──────── EXERCISE DATA ────────
// aes_pkg: types and constants shared by the byte-serial AES-128 core.
//
// The ALU operation codes (00 set, 01 add, 10 add two times, 11 add three
// times) are the ones the architecture defines for its MixColumns/KeyAdd
// unit. The encoding of the 4:1 operand multiplexer, the phase names of the
// sequencer and the cycle budget below belong to this implementation.
//
// The S-box is computed here as a function (multiplicative inverse in
// GF(2^8) by raising to the power 254, then the AES affine map), so that no
// table has to be pasted into the sources; aes_sbox turns it into a 256-entry
// look-up table at elaboration time.
package aes_pkg;

  // Operation of the MixColumns/KeyAdd ALU: r_i = f(r_{i-1}, x_i).
  typedef enum logic [1:0] {
    ALU_SET  = 2'b00,  // r = x
    ALU_ADD  = 2'b01,  // r = r ^ x
    ALU_ADD2 = 2'b10,  // r = r ^ 02*x
    ALU_ADD3 = 2'b11   // r = r ^ 03*x
  } alu_op_e;

  // Operand selection of the 4:1 multiplexer in front of the ALU.
  typedef enum logic [1:0] {
    M4_SBOX = 2'b00,   // S-box output
    M4_KEY  = 2'b01,   // KEY memory byte, bypassing the S-box
    M4_K    = 2'b10,   // external key byte K (or the round constant)
    M4_P    = 2'b11    // external plaintext byte P
  } mux4_sel_e;

  // Destination of the ALU result written one cycle after the last operation.
  typedef enum logic [1:0] {
    WR_NONE  = 2'b00,
    WR_KEY   = 2'b01,  // KEY memory (round key or PRNG block)
    WR_STATE = 2'b10,  // STATE memory
    WR_OUT   = 2'b11   // ciphertext output port
  } wr_tgt_e;

  // Cycle budget of one AES-128 run of this sequencer (no stalls).
  localparam int unsigned LOAD_CYCLES  = 32;  // 16 bytes x (set K, add P)
  localparam int unsigned KEYEXP_CYCLES = 33; // 1x3 + 15x2 ALU operations
  localparam int unsigned MIX_CYCLES   = 80;  // 16 bytes x 5 operations
  localparam int unsigned FINAL_CYCLES = 32;  // 16 bytes x (set S, add key)
  localparam int unsigned ENC_CYCLES   = LOAD_CYCLES + 10 * KEYEXP_CYCLES
                                       + 9 * MIX_CYCLES + FINAL_CYCLES;

  // Multiplication by 02 in GF(2^8) with the AES polynomial x^8+x^4+x^3+x+1.
  function automatic logic [7:0] xtime(input logic [7:0] a);
    return {a[6:0], 1'b0} ^ (a[7] ? 8'h1b : 8'h00);
  endfunction

  function automatic logic [7:0] gf_mul(input logic [7:0] a, input logic [7:0] b);
    logic [7:0] p, aa;
    p  = 8'h00;
    aa = a;
    for (int i = 0; i < 8; i++) begin
      if (b[i]) p = p ^ aa;
      aa = xtime(aa);
    end
    return p;
  endfunction

  // AES S-box: inverse (a^254, 0 maps to 0) followed by the affine transform.
  function automatic logic [7:0] sbox_calc(input logic [7:0] a);
    logic [7:0] inv, sq, y;
    inv = 8'h01;
    sq  = a;
    for (int i = 0; i < 8; i++) begin      // 254 = 0b1111_1110
      if (i != 0) inv = gf_mul(inv, sq);
      sq = gf_mul(sq, sq);
    end
    for (int i = 0; i < 8; i++)
      y[i] = inv[i] ^ inv[(i + 4) % 8] ^ inv[(i + 5) % 8]
           ^ inv[(i + 6) % 8] ^ inv[(i + 7) % 8];
    return y ^ 8'h63;
  endfunction

endpackage
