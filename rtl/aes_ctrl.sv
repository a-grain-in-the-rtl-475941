// aes_ctrl: sequencer of the byte-serial AES-128 core.
//
// The datapath holds no state of its own besides the ALU register, so this
// block does all the work of AES-128 by choosing, every cycle, one ALU
// operation, its operand and the memory addresses it is read from, and where
// the finished byte is written one cycle later. Phases:
//   PINIT   16 cycles after reset: identity into the permutation memory.
//   SEED    16 cycles: P bytes become the PRNG block V (KEY memory 16..31).
//   LOAD    32 cycles, initial key addition: r = K_i (written as round key
//           byte i), then r ^= P_i (or ^= V_i in an extraction run), written
//           to STATE bank 0. In a shuffled encryption the 16 random swaps of
//           the permutation run in parallel (two cycles each), fed by 4-bit
//           nibbles of the unused half of V.
//   KEYEXP  33 cycles, in place: column 0 byte r = S(k[12+(r+1)%4]) ^ k[r]
//           (^ rcon for r = 0), columns 1..3 byte = k[i] ^ k'[i-4].
//   MIX     80 cycles: output byte (row r, column c) = S(a[r+2]) ^ S(a[r+3])
//           ^ 02*S(a[r]) ^ 03*S(a[r+1]) ^ k, a being the ShiftRows view of the
//           source bank; ShiftRows is pure address translation, byte (row,
//           col) of the shifted state is read from address 4*((col+row)%4)+row.
//           The result goes to the other STATE bank (ping-pong).
//   FINAL   32 cycles: S(a[r]) ^ k to the ciphertext port, or to V in an
//           extraction run (V <= AES_K(V)).
// In MIX and FINAL the 16 bytes are processed in the order of the
// permutation memory when shuffling is on, else in order 0..15. One
// encryption takes aes_pkg::ENC_CYCLES cycles from LOAD to the last output
// byte; done pulses together with that byte, one cycle after the last ALU
// operation. When a shuffled encryption starts and prng_ctrl reports no
// unused random half, a complete extraction run precedes it.
// Interface: start / seed_load are sampled in IDLE only; in_idx names the
// key and plaintext byte (K, P) the host must present combinationally; the
// key must stay available until done. Reset is synchronous, active low.
// Concurrent assertions at the end state the protocol rules (one memory
// write per cycle, done only together with an output byte, swaps only
// during LOAD).
// The operation sequences, the write-back timing, the place of V and the
// order of the phases are this implementation's choices; the ALU operations,
// ShiftRows by address translation, merged key-schedule datapath, shuffling
// and CPRNG use follow the architecture.
module aes_ctrl
  import aes_pkg::*;
(
  input  logic       clk,
  input  logic       rst_n,
  // commands
  input  logic       start,
  input  logic       seed_load,
  input  logic       shuffle_en,
  output logic       busy,
  output logic       done,
  // PRNG bookkeeping
  input  logic       need_extract,
  input  logic       rnd_half,
  output logic       enc_done,
  output logic       seeded,
  // datapath control
  output logic       alu_en,
  output alu_op_e    alu_op,
  output mux4_sel_e  m4_sel,
  output logic       m2_sel_key,
  output logic       k_sel_rcon,
  output logic [7:0] rcon,
  input  logic [7:0] alu_r,
  // memories
  output logic [4:0] key_raddr,
  output logic [4:0] key_rnd_addr,
  input  logic [7:0] key_rnd_data,
  output logic       key_we,
  output logic [4:0] key_waddr,
  output logic [4:0] state_raddr,
  output logic       state_we,
  output logic [4:0] state_waddr,
  // permutation memory
  output logic       perm_init_we,
  output logic [3:0] perm_init_idx,
  output logic       perm_swap_a,
  output logic       perm_swap_b,
  output logic [3:0] perm_swap_i,
  output logic [3:0] perm_swap_j,
  output logic [3:0] perm_rd_idx,
  input  logic [3:0] perm_rd,
  // external byte interface
  output logic [3:0] in_idx,
  output logic       ct_valid,
  output logic [3:0] ct_idx
);

  typedef enum logic [2:0] {
    PH_PINIT, PH_IDLE, PH_SEED, PH_LOAD, PH_KEYEXP, PH_MIX, PH_FINAL
  } phase_e;

  phase_e     phase_q;
  logic [3:0] bidx_q;      // byte step within the phase
  logic [2:0] op_q;        // operation within the byte
  logic [3:0] round_q;     // 1..10
  logic [7:0] rcon_q;
  logic       src_q;       // STATE bank holding the current state
  logic       extract_q;   // this run is a PRNG extraction
  logic       shuf_q;      // shuffled order in this run
  wr_tgt_e    wr_tgt_q;
  logic [4:0] wr_addr_q;
  logic       done_q;

  // Byte position processed in this step, and its row / column.
  logic [3:0] pos;
  logic [1:0] col, row;
  assign perm_rd_idx = bidx_q;
  assign pos = shuf_q ? perm_rd : bidx_q;
  assign col = pos[3:2];
  assign row = pos[1:0];

  // Address in the source bank of the ShiftRows view at (row r, column c).
  function automatic logic [3:0] sr_addr(input logic [1:0] r, input logic [1:0] c);
    return {2'(c + r), r};
  endfunction

  logic    wr_now;     // this operation completes a byte to be written
  logic    byte_done;  // last operation of this byte step
  wr_tgt_e wt;
  logic [4:0] wa;

  // Random nibble for the swap; bypasses a V byte still being written.
  logic [7:0] rnd_byte;
  assign key_rnd_addr = {1'b1, rnd_half, bidx_q[3:1]};
  assign rnd_byte = (wr_tgt_q == WR_KEY && wr_addr_q == key_rnd_addr) ? alu_r
                                                                       : key_rnd_data;

  always_comb begin
    alu_en        = 1'b0;
    alu_op        = ALU_SET;
    m4_sel        = M4_SBOX;
    m2_sel_key    = 1'b0;
    k_sel_rcon    = 1'b0;
    key_raddr     = '0;
    state_raddr   = '0;
    in_idx        = bidx_q;
    perm_init_we  = 1'b0;
    perm_init_idx = bidx_q;
    perm_swap_a   = 1'b0;
    perm_swap_b   = 1'b0;
    perm_swap_i   = bidx_q;
    perm_swap_j   = bidx_q[0] ? rnd_byte[7:4] : rnd_byte[3:0];
    wr_now        = 1'b0;
    byte_done     = 1'b0;
    wt            = WR_NONE;
    wa            = '0;
    unique case (phase_q)
      PH_PINIT: begin
        perm_init_we = 1'b1;
        byte_done    = 1'b1;
      end
      PH_IDLE: ;
      PH_SEED: begin
        alu_en    = 1'b1;
        alu_op    = ALU_SET;
        m4_sel    = M4_P;
        wr_now    = 1'b1;
        byte_done = 1'b1;
        wt        = WR_KEY;
        wa        = {1'b1, bidx_q};
      end
      PH_LOAD: begin
        alu_en = 1'b1;
        wr_now = 1'b1;
        if (op_q == 3'd0) begin
          alu_op = ALU_SET;
          m4_sel = M4_K;
          wt     = WR_KEY;
          wa     = {1'b0, bidx_q};
        end else begin
          alu_op    = ALU_ADD;
          m4_sel    = extract_q ? M4_KEY : M4_P;
          key_raddr = {1'b1, bidx_q};
          wt        = WR_STATE;
          wa        = {1'b0, bidx_q};
          byte_done = 1'b1;
        end
        if (shuf_q && !extract_q) begin
          perm_swap_a = (op_q == 3'd0);
          perm_swap_b = (op_q != 3'd0);
        end
      end
      PH_KEYEXP: begin
        alu_en = 1'b1;
        wt     = WR_KEY;
        wa     = {1'b0, bidx_q};
        if (bidx_q[3:2] == 2'd0) begin
          unique case (op_q)
            3'd0: begin
              alu_op     = ALU_SET;
              m2_sel_key = 1'b1;
              m4_sel     = M4_SBOX;
              key_raddr  = {3'b011, 2'(bidx_q[1:0] + 2'd1)};
            end
            3'd1: begin
              alu_op    = ALU_ADD;
              m4_sel    = M4_KEY;
              key_raddr = {1'b0, bidx_q};
            end
            default: begin
              alu_op     = ALU_ADD;
              m4_sel     = M4_K;
              k_sel_rcon = 1'b1;
            end
          endcase
          byte_done = (bidx_q == 4'd0) ? (op_q == 3'd2) : (op_q == 3'd1);
        end else begin
          alu_op    = (op_q == 3'd0) ? ALU_SET : ALU_ADD;
          m4_sel    = M4_KEY;
          key_raddr = (op_q == 3'd0) ? {1'b0, bidx_q} : {1'b0, 4'(bidx_q - 4'd4)};
          byte_done = (op_q == 3'd1);
        end
        wr_now = byte_done;
      end
      PH_MIX: begin
        alu_en     = 1'b1;
        m2_sel_key = 1'b0;
        m4_sel     = M4_SBOX;
        key_raddr  = {1'b0, pos};
        unique case (op_q)
          3'd0: begin alu_op = ALU_SET;  state_raddr = {src_q, sr_addr(2'(row + 2'd2), col)}; end
          3'd1: begin alu_op = ALU_ADD;  state_raddr = {src_q, sr_addr(2'(row + 2'd3), col)}; end
          3'd2: begin alu_op = ALU_ADD2; state_raddr = {src_q, sr_addr(row, col)}; end
          3'd3: begin alu_op = ALU_ADD3; state_raddr = {src_q, sr_addr(2'(row + 2'd1), col)}; end
          default: begin alu_op = ALU_ADD; m4_sel = M4_KEY; end
        endcase
        byte_done = (op_q == 3'd4);
        wr_now    = byte_done;
        wt        = WR_STATE;
        wa        = {~src_q, pos};
      end
      PH_FINAL: begin
        alu_en      = 1'b1;
        state_raddr = {src_q, sr_addr(row, col)};
        key_raddr   = {1'b0, pos};
        if (op_q == 3'd0) begin
          alu_op = ALU_SET;
          m4_sel = M4_SBOX;
        end else begin
          alu_op = ALU_ADD;
          m4_sel = M4_KEY;
        end
        byte_done = (op_q == 3'd1);
        wr_now    = byte_done;
        wt        = extract_q ? WR_KEY : WR_OUT;
        wa        = {extract_q, pos};
      end
      default: ;
    endcase
  end

  logic last_byte;
  assign last_byte = byte_done && (bidx_q == 4'd15);

  always_ff @(posedge clk) begin
    if (!rst_n) begin
      phase_q   <= PH_PINIT;
      bidx_q    <= '0;
      op_q      <= '0;
      round_q   <= '0;
      rcon_q    <= 8'h01;
      src_q     <= 1'b0;
      extract_q <= 1'b0;
      shuf_q    <= 1'b0;
      wr_tgt_q  <= WR_NONE;
      wr_addr_q <= '0;
      done_q    <= 1'b0;
    end else begin
      wr_tgt_q  <= wr_now ? wt : WR_NONE;
      wr_addr_q <= wa;
      done_q    <= 1'b0;
      // byte and operation counters
      if (byte_done) begin
        op_q   <= '0;
        bidx_q <= bidx_q + 4'd1;
      end else if (phase_q != PH_IDLE) begin
        op_q <= op_q + 3'd1;
      end
      unique case (phase_q)
        PH_PINIT: if (last_byte) phase_q <= PH_IDLE;
        PH_IDLE: begin
          bidx_q <= '0;
          op_q   <= '0;
          if (seed_load) begin
            phase_q <= PH_SEED;
          end else if (start) begin
            phase_q   <= PH_LOAD;
            shuf_q    <= shuffle_en;
            extract_q <= shuffle_en && need_extract;
          end
        end
        PH_SEED: if (last_byte) phase_q <= PH_IDLE;
        PH_LOAD: if (last_byte) begin
          phase_q <= PH_KEYEXP;
          round_q <= 4'd1;
          rcon_q  <= 8'h01;
          src_q   <= 1'b0;
        end
        PH_KEYEXP: if (last_byte) phase_q <= (round_q == 4'd10) ? PH_FINAL : PH_MIX;
        PH_MIX: if (last_byte) begin
          phase_q <= PH_KEYEXP;
          round_q <= round_q + 4'd1;
          rcon_q  <= xtime(rcon_q);
          src_q   <= ~src_q;
        end
        PH_FINAL: if (last_byte) begin
          if (extract_q) begin
            phase_q   <= PH_LOAD;      // the encryption proper follows
            extract_q <= 1'b0;
          end else begin
            phase_q <= PH_IDLE;
            done_q  <= 1'b1;
          end
        end
        default: phase_q <= PH_IDLE;
      endcase
    end
  end

  assign busy        = (phase_q != PH_IDLE);
  assign done        = done_q;
  assign enc_done    = (phase_q == PH_FINAL) && last_byte && !extract_q && shuf_q;
  assign seeded      = (phase_q == PH_SEED) && last_byte;
  assign rcon        = rcon_q;
  assign key_we      = (wr_tgt_q == WR_KEY);
  assign key_waddr   = wr_addr_q;
  assign state_we    = (wr_tgt_q == WR_STATE);
  assign state_waddr = wr_addr_q;
  assign ct_valid    = (wr_tgt_q == WR_OUT);
  assign ct_idx      = wr_addr_q[3:0];

  // Protocol rules: one memory write per cycle, done only with an output
  // byte, commands only taken while idle, permutation swaps only in LOAD.
  a_one_write: assert property (@(posedge clk) disable iff (!rst_n)
    $onehot0({key_we, state_we, ct_valid}));
  a_done_with_byte: assert property (@(posedge clk) disable iff (!rst_n)
    done |-> ct_valid);
  a_start_idle: assert property (@(posedge clk) disable iff (!rst_n)
    (phase_q == PH_LOAD && $past(phase_q) == PH_IDLE) |-> $past(start && !seed_load));
  a_swap_in_load: assert property (@(posedge clk) disable iff (!rst_n)
    (perm_swap_a || perm_swap_b) |-> (phase_q == PH_LOAD));

endmodule
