// tb_aes_ctrl: the sequencer alone, closed by behavioural models of the
// datapath written here (memory arrays, reference S-box, ALU, permutation
// memory). The sequencer must make that datapath compute correct AES-128
// ciphertexts, unshuffled and shuffled, with the documented cycle counts;
// it also checks the phase rules: start ignored while busy, each output
// index exactly once, done together with the last output byte, and the
// number of ALU operations of one run.
module tb_aes_ctrl;
  import aes_pkg::*;
  import aes_ref_pkg::*;

  logic clk = 1'b0, rst_n = 1'b0;
  logic start = 1'b0, seed_load = 1'b0, shuffle_en = 1'b0;
  logic busy, done, need_extract, rnd_half, enc_done, seeded;
  logic alu_en, m2_sel_key, k_sel_rcon;
  alu_op_e alu_op;
  mux4_sel_e m4_sel;
  logic [7:0] rcon, alu_r, key_rnd_data;
  logic [4:0] key_raddr, key_rnd_addr, key_waddr, state_raddr, state_waddr;
  logic key_we, state_we;
  logic perm_init_we, perm_swap_a, perm_swap_b;
  logic [3:0] perm_init_idx, perm_swap_i, perm_swap_j, perm_rd_idx, perm_rd;
  logic [3:0] in_idx, ct_idx;
  logic ct_valid;

  always #5 clk = ~clk;

  aes_ctrl dut (.*);

  // ---- behavioural datapath ----
  logic [7:0] kmem [32], smem [32], sb [256];
  logic [3:0] pmem [16], ptmp, pj;
  blk_t K, P, C;
  logic [7:0] x, sin;
  bit half_q;
  int n_alu_ops;

  assign key_rnd_data = kmem[key_rnd_addr];
  assign perm_rd = pmem[perm_rd_idx];
  assign need_extract = !half_q;
  assign rnd_half = half_q;

  always_comb begin
    sin = m2_sel_key ? kmem[key_raddr] : smem[state_raddr];
    case (m4_sel)
      M4_SBOX: x = sb[sin];
      M4_KEY:  x = kmem[key_raddr];
      M4_K:    x = k_sel_rcon ? rcon : K[in_idx];
      default: x = P[in_idx];
    endcase
  end

  always @(posedge clk) begin
    if (!rst_n) begin
      alu_r  <= 8'h00;
      half_q <= 1'b0;
    end else begin
      if (alu_en) begin
        n_alu_ops++;
        case (alu_op)
          ALU_SET:  alu_r <= x;
          ALU_ADD:  alu_r <= alu_r ^ x;
          ALU_ADD2: alu_r <= alu_r ^ ref_gmul(x, 8'h02);
          default:  alu_r <= alu_r ^ ref_gmul(x, 8'h03);
        endcase
      end
      if (key_we) kmem[key_waddr] <= alu_r;
      if (state_we) smem[state_waddr] <= alu_r;
      if (perm_init_we) pmem[perm_init_idx] <= perm_init_idx;
      if (perm_swap_a) begin
        pmem[perm_swap_i] <= pmem[perm_swap_j];
        ptmp <= pmem[perm_swap_i];
        pj <= perm_swap_j;
      end
      if (perm_swap_b) pmem[pj] <= ptmp;
      if (seeded) half_q <= 1'b0;
      else if (enc_done) half_q <= !half_q;
    end
  end

  // ---- output collection ----
  int nout;
  bit seen [16];
  int checks = 0, failures = 0;

  task automatic check(input bit ok, input string what);
    checks++;
    if (!ok) begin failures++; $display("FAIL: %s", what); end
  endtask

  always @(posedge clk) begin
    if (!rst_n) begin
      // outputs are checked once the sequencer is out of reset
    end else if (ct_valid) begin
      C[ct_idx] <= alu_r;
      if (seen[ct_idx]) begin failures++; $display("FAIL: index %0d twice", ct_idx); end
      seen[ct_idx] = 1'b1;
      nout++;
      if (done != (nout == 16)) begin failures++; $display("FAIL: done not with last byte"); end
    end else if (done) begin
      failures++; $display("FAIL: done without output byte");
    end
  end

  task automatic run(input bit shuf, output int cyc);
    nout = 0;
    seen = '{default: 1'b0};
    n_alu_ops = 0;
    @(negedge clk);
    shuffle_en = shuf; start = 1'b1;
    @(negedge clk);
    cyc = 1;
    check(busy, "busy after start");
    // a start pulse while busy must be ignored
    repeat (5) begin @(negedge clk); cyc++; end
    start = 1'b0;
    while (!done) begin @(negedge clk); cyc++; end
    @(negedge clk);
    check(!busy, "idle after done");
  endtask

  initial begin
    int cyc;
    for (int i = 0; i < 256; i++) sb[i] = ref_sbox(8'(i));
    for (int i = 0; i < 16; i++) begin K[i] = 8'(i); P[i] = 8'(8'h11 * i); end
    repeat (2) @(negedge clk);
    rst_n = 1'b1;
    while (busy) @(negedge clk);
    run(1'b0, cyc);
    check(C == aes128_enc(K, P), "FIPS-197 vector");
    check(cyc == ENC_CYCLES + 1, $sformatf("latency %0d", cyc));
    check(n_alu_ops == ENC_CYCLES, $sformatf("ALU operations %0d", n_alu_ops));
    for (int n = 0; n < 4; n++) begin
      for (int i = 0; i < 16; i++) begin K[i] = 8'($urandom); P[i] = 8'($urandom); end
      run(n[0], cyc);
      check(C == aes128_enc(K, P), $sformatf("random vector %0d", n));
      check(nout == 16, "16 output bytes");
      if (n == 1) check(cyc == 2 * ENC_CYCLES + 1, $sformatf("latency with extraction %0d", cyc));
      if (n == 3) check(cyc == ENC_CYCLES + 1, $sformatf("latency, second half %0d", cyc));
    end
    $display("TB_RESULT checks=%0d failures=%0d", checks, failures);
    $finish;
  end

  initial begin
    repeat (20000) @(posedge clk);
    failures++;
    $display("TB_RESULT checks=%0d failures=%0d", checks, failures);
    $finish;
  end
endmodule
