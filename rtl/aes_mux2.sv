// aes_mux2: the 2:1 byte multiplexer in front of the shared S-box.
//
// It lets one S-box serve both the round function (STATE memory byte) and
// the key schedule (KEY memory byte, for SubWord of the last key column).
// Purely combinational: y = sel_key ? key_b : state_b.
module aes_mux2 (
  input  logic       sel_key,
  input  logic [7:0] key_b,
  input  logic [7:0] state_b,
  output logic [7:0] y
);

  always_comb y = sel_key ? key_b : state_b;

endmodule
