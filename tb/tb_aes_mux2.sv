// tb_aes_mux2: exhaustive-select, random-data check of the S-box input
// multiplexer.
module tb_aes_mux2;
  logic clk = 1'b0;
  logic sel_key;
  logic [7:0] key_b, state_b, y;
  int checks = 0, failures = 0;
  always #5 clk = ~clk;

  aes_mux2 dut (.*);

  initial begin
    for (int n = 0; n < 200; n++) begin
      @(negedge clk);
      sel_key = 1'($urandom); key_b = 8'($urandom); state_b = 8'($urandom);
      #1;
      checks++;
      if (y != (sel_key ? key_b : state_b)) begin
        failures++;
        $display("FAIL: sel=%0b key=%h state=%h y=%h", sel_key, key_b, state_b, y);
      end
    end
    $display("TB_RESULT checks=%0d failures=%0d", checks, failures);
    $finish;
  end

  initial begin
    repeat (1000) @(posedge clk);
    failures++;
    $display("TB_RESULT checks=%0d failures=%0d", checks, failures);
    $finish;
  end
endmodule
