// aes_mux4: the 4:1 operand multiplexer in front of the MixColumns/KeyAdd
// ALU.
//
// Its four inputs are the S-box output, the KEY memory byte (bypassing the
// S-box, for AddRoundKey and the linear part of the key schedule), the
// external key byte K and the external plaintext byte P. In this
// implementation the K input also carries the round constant during key
// expansion (the selection is made in the top level). Combinational.
module aes_mux4
  import aes_pkg::*;
(
  input  mux4_sel_e  sel,
  input  logic [7:0] sbox_b,
  input  logic [7:0] key_b,
  input  logic [7:0] k_b,
  input  logic [7:0] p_b,
  output logic [7:0] y
);

  always_comb begin
    unique case (sel)
      M4_SBOX: y = sbox_b;
      M4_KEY:  y = key_b;
      M4_K:    y = k_b;
      M4_P:    y = p_b;
    endcase
  end

endmodule
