// tb_aes_mux4: every select value with random data on the four inputs.
module tb_aes_mux4;
  import aes_pkg::*;
  logic clk = 1'b0;
  mux4_sel_e sel;
  logic [7:0] sbox_b, key_b, k_b, p_b, y, exp_y;
  int checks = 0, failures = 0;
  always #5 clk = ~clk;

  aes_mux4 dut (.*);

  initial begin
    for (int n = 0; n < 400; n++) begin
      @(negedge clk);
      sel = mux4_sel_e'(n % 4);
      sbox_b = 8'($urandom); key_b = 8'($urandom); k_b = 8'($urandom); p_b = 8'($urandom);
      case (n % 4)
        0: exp_y = sbox_b;
        1: exp_y = key_b;
        2: exp_y = k_b;
        default: exp_y = p_b;
      endcase
      #1;
      checks++;
      if (y != exp_y) begin failures++; $display("FAIL: sel=%0d y=%h exp=%h", n % 4, y, exp_y); end
    end
    $display("TB_RESULT checks=%0d failures=%0d", checks, failures);
    $finish;
  end

  initial begin
    repeat (2000) @(posedge clk);
    failures++;
    $display("TB_RESULT checks=%0d failures=%0d", checks, failures);
    $finish;
  end
endmodule
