// aes_sbox: the AES SubBytes look-up table, shared by the key schedule and
// the round function.
//
// The 256-entry table is built at elaboration time from aes_pkg::sbox_calc
// (inverse in GF(2^8) followed by the affine map) and read combinationally,
// which maps to a plain LUT-based ROM on an FPGA (the architecture spends 8
// slices on it). Input a, output s = S(a), no clock.
module aes_sbox
  import aes_pkg::*;
(
  input  logic [7:0] a,
  output logic [7:0] s
);

  typedef logic [7:0] table_t [256];

  function automatic table_t build_table();
    table_t t;
    for (int i = 0; i < 256; i++) t[i] = sbox_calc(8'(i));
    return t;
  endfunction

  localparam table_t SBOX = build_table();

  always_comb s = SBOX[a];

endmodule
────────
YOUR OBJECTIVE
The word to find is "xtime". Copy every line of the data that holds it.

EXERCISE ANSWER
  function automatic logic [7:0] xtime(input logic [7:0] a);
      aa = xtime(aa);
          rcon_q  <= xtime(rcon_q);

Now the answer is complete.